The repo rate is the interest rate at which commercial banks borrow money from RBI for a short period. Whenever there is a need for extra money, commercial banks approach RBI and borrow money through the repurchase agreement system. Under this system, commercial banks sell securities to RBI with an agreement to repurchase the same at a later date.
In other words, we can say that When the RBI repo rate increases, borrowing costs for banks also go up. This, in turn, makes it more expensive for customers to take loans from banks. The opposite happens when the repo rate is cut.
What is Reverse Repo Rate?
Now let us understand what Reverse Repo Rate is ? Just like Repo Rate is the rate at which commercial banks borrow money from RBI, reverse repo rate is the rate at which RBI borrows money from commercial banks.
The purpose of reverse repo rate is to absorb excess liquidity in the market so that commercial banks don’t lend money to each other at very low rates. Whenever there are more funds available in the market than what is actually required, commercial banks tend to lend these surplus funds to each other overnight at very low rates.
To control this situation and prevent inflation, RBI uses reverse repo rate as a weapon. By increasing reverse repo rate, RBI discourages commercial banks from lending money to each other overnight and thus controls inflation.

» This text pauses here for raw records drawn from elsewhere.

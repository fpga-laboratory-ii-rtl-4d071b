// Full-size testbench for led_snow with every parameter at its default
// (CLK_DIV = 2,000,000, i.e. 25 display updates per second at 50 MHz).
// It runs 8,000,004 clocks, 160 ms of board time: power-up preload, then a
// snow update, a switch to gaussian mode, two gaussian updates and a switch
// back to snow for the fourth update. led_snow_checker compares the LEDs
// after every clock edge with an independent model.
module led_snow_full_tb;
  logic       clk = 1'b0;
  logic [1:0] key = 2'b11;
  logic [7:0] led;

  led_snow dut (.clk(clk), .key(key), .led(led));
  led_snow_checker chk (.clk(clk), .key(key), .led(led));

  always #10 clk = ~clk;

  initial begin
    int c, f;
    repeat (9_000_000) @(posedge clk);
    chk.report(c, f);
    f++;
    $display("watchdog expired");
    $display("TB_RESULT checks=%0d failures=%0d", c, f);
    $finish;
  end

  initial begin
    int c, f;
    repeat (3_000_000) @(negedge clk);
    key[0] = 1'b0;                       // KEY0 pressed: gaussian display
    repeat (4_000_000) @(negedge clk);
    key[0] = 1'b1;                       // released: snow again
    repeat (1_000_004) @(negedge clk);
    chk.report(c, f);
    c++;
    if (chk.n_snow != 2 || chk.n_gauss != 2) begin
      f++; $display("FAIL expected 2 snow and 2 gaussian updates, saw %0d and %0d", chk.n_snow, chk.n_gauss);
    end
    $display("TB_RESULT checks=%0d failures=%0d", c, f);
    $finish;
  end
endmodule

How Does Repo Rate Affect EMIs?
As you are aware, EMI or Equated Monthly Installment is the amount you pay every month to your bank or financial institution till the loan is repaid in full. It comprises of the principal amount as well the interest component. The interest rate on your EMIs is directly linked to repo rate set by RBI.

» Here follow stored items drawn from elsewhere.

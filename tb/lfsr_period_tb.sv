// Sequence-length measurement for the LED snow LFSR (32 bits, taps 1, 5,
// 18, 30, seeded with all ones): counts clocks until the register returns
// to the seed. The tap set is not a maximal-length one: the expected period,
// 25,165,812 clocks (about 0.5 s at 50 MHz), was found by stepping the
// recurrence s' = {s[0]^s[4]^s[17]^s[29], s[31:1]} in software. Also checks
// that the register never reaches the all-zero lock-up state.
module lfsr_period_tb;
  localparam int unsigned EXPECTED = 25_165_812;

  logic        clk = 1'b0;
  logic        pre = 1'b1;
  logic [31:0] u;
  int checks = 0, failures = 0;
  int unsigned n = 0;
  bit zero_seen = 1'b0;

  lfsr #(.M(32), .TAP1(1), .TAP2(5), .TAP3(18), .TAP4(30)) dut (
    .clk(clk), .pre(pre), .u0(32'hFFFF_FFFF), .u(u));

  always #5 clk = ~clk;

  initial begin
    repeat (EXPECTED + 1000) @(posedge clk);
    failures++;
    $display("watchdog expired after %0d steps", n);
    $display("TB_RESULT checks=%0d failures=%0d", checks, failures);
    $finish;
  end

  initial begin
    @(posedge clk); #1;
    pre = 1'b0;
    checks++;
    if (u != 32'hFFFF_FFFF) begin failures++; $display("FAIL seed not loaded"); end
    do begin
      @(posedge clk); #1;
      n++;
      if (u == '0) zero_seen = 1'b1;
    end while (u != 32'hFFFF_FFFF && n < EXPECTED + 10);
    $display("sequence length from the all-ones seed: %0d clocks (2^32 = 4294967296)", n);
    checks++;
    if (n != EXPECTED) begin failures++; $display("FAIL period %0d expected %0d", n, EXPECTED); end
    checks++;
    if (zero_seen) begin failures++; $display("FAIL all-zero state reached"); end
    $display("TB_RESULT checks=%0d failures=%0d", checks, failures);
    $finish;
  end
endmodule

If RBI decreases the repo rate, it simply means that banks can borrow money from RBI at a lower rate. This eventually leads to lower interest rates on loans which further translates into lower EMIs for the borrower.

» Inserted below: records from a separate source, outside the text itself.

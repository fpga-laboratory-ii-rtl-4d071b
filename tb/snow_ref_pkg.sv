// Reference models for the LED snow testbenches, written directly from the
// arithmetic (real-valued math, bit loops), independent of the RTL.
package snow_ref_pkg;

  localparam real PI = 3.141592653589793;

  // next state of a Fibonacci LFSR: shift towards bit 0, new MSB = XOR of taps
  function automatic logic [31:0] lfsr_next(logic [31:0] s, int m, int t1, int t2, int t3, int t4);
    logic [31:0] n;
    logic fb;
    fb = s[t1-1] ^ s[t2-1] ^ s[t3-1] ^ s[t4-1];
    n = s;
    for (int k = 0; k < m - 1; k++) n[k] = s[k+1];
    n[m-1] = fb;
    return n;
  endfunction

  function automatic real uval(int i);
    return (i + 0.5) / 512.0;
  endfunction

  // floor(64 sqrt(-2 ln u))
  function automatic int ln_q(int i);
    return int'($floor(64.0 * $sqrt(-2.0 * $ln(uval(i)))));
  endfunction

  // floor(128 sin(2 pi v))
  function automatic int sin_q(int i);
    return int'($floor(128.0 * $sin(2.0 * PI * uval(i))));
  endfunction

  // floor(128 cos(2 pi v))
  function automatic int cos_q(int i);
    return int'($floor(128.0 * $cos(2.0 * PI * uval(i))));
  endfunction

  // round to nearest, halves away from zero
  function automatic int rnd(real x);
    return (x < 0.0) ? -$rtoi(-x + 0.5) : $rtoi(x + 0.5);
  endfunction

  // round-to-nearest variants of the three tables
  function automatic int ln_n(int i);
    return rnd(64.0 * $sqrt(-2.0 * $ln(uval(i))));
  endfunction
  function automatic int sin_n(int i);
    return rnd(128.0 * $sin(2.0 * PI * uval(i)));
  endfunction
  function automatic int cos_n(int i);
    return rnd(128.0 * $cos(2.0 * PI * uval(i)));
  endfunction

  // expected LED word for one display update
  function automatic logic [7:0] led_model(bit snow_mode, logic [31:0] r);
    logic [7:0] l;
    int n1, pos;
    l = '0;
    if (snow_mode) begin
      for (int i = 0; i < 8; i++) l[i] = (((r >> (4*i)) & 32'hF) < 2);
    end else begin
      n1  = ln_n(int'(r[8:0])) * cos_n(int'(r[17:9]));   // default tables round to nearest
      pos = int'($floor(real'(n1) / 8192.0)) + 4;    // integer part of the variate
      l[pos] = 1'b1;
    end
    return l;
  endfunction

endpackage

For instance, if your home loan rate is 10% and repo rate decreases by 0.25%, then your effective home loan EMI will come down to 9.75%. In this way, a decrease in RBI repo rates indirectly helps borrowers like you with lower EMIs.
On the other hand, an increase in repo rate will have an inverse effect on your EMIs i.e., they will become higher. For example, If RBI increases repo rate from 6% to 6.5%, then all other rates including home loan interest rates will also increase by 0.50%. Consequently, your monthly EMI on a Rs 30 lakhs home loan taken for 20 years at 10% p.a., will go up from Rs 26,571 to Rs 27,593; which is an increase of Rs 1,022 per month or Rs 12,264 per annum approximately.
What is bps in Repo Rate ?
BPS stands for basis points, which is a unit of measurement for changes in interest rates and other percentages. One basis point equals one hundredth of one percent (0.01%).
For example, if the repo rate changes from 4.00% to 4.50%, that would be a 50 basis points change.
Current RBI Repo Rate in 2022 in India
In December 2022, the Monetary Policy Committee (MPC) announced that the repo rate had been raised by 35 basis points to 6.25%. During its meeting, the MPC decided to maintain the reverse repo rate at 3.35%. The Bank Rate and the marginal standing facility (MSF) rate have both changed to 6.50%.
Thus it is clear that Current Repo Rate in December 2022 is 6.25%.
RBI increases Repo Rate for the 4th time in a row in 2022.
Increased by 35 basis points
The RBI raised the Repo Rate by 35 basis points to 6.25%
Increased by 50 basis points
50 basis points to 5.9%
Increased by 50 basis points
Increased by 50 basis points to 5.40%
Increased by 50 basis points
Increased by 50 basis points to 4.90%
Conclusion
To summarize, RBI repo rate is the rate at which commercial banks borrow money from the Reserve Bank of India (RBI), while reverse RBI repo rate is the rate at which RBI borrows money from commercial banks. A change in repo rate directly impacts EMIs, with a higher repo rate leading to higher EMIs and vice versa. Therefore, when making borrowing decisions, it is important to keep an eye on prevailing repo rates so as to ensure that you are not overburdened with high EMIs.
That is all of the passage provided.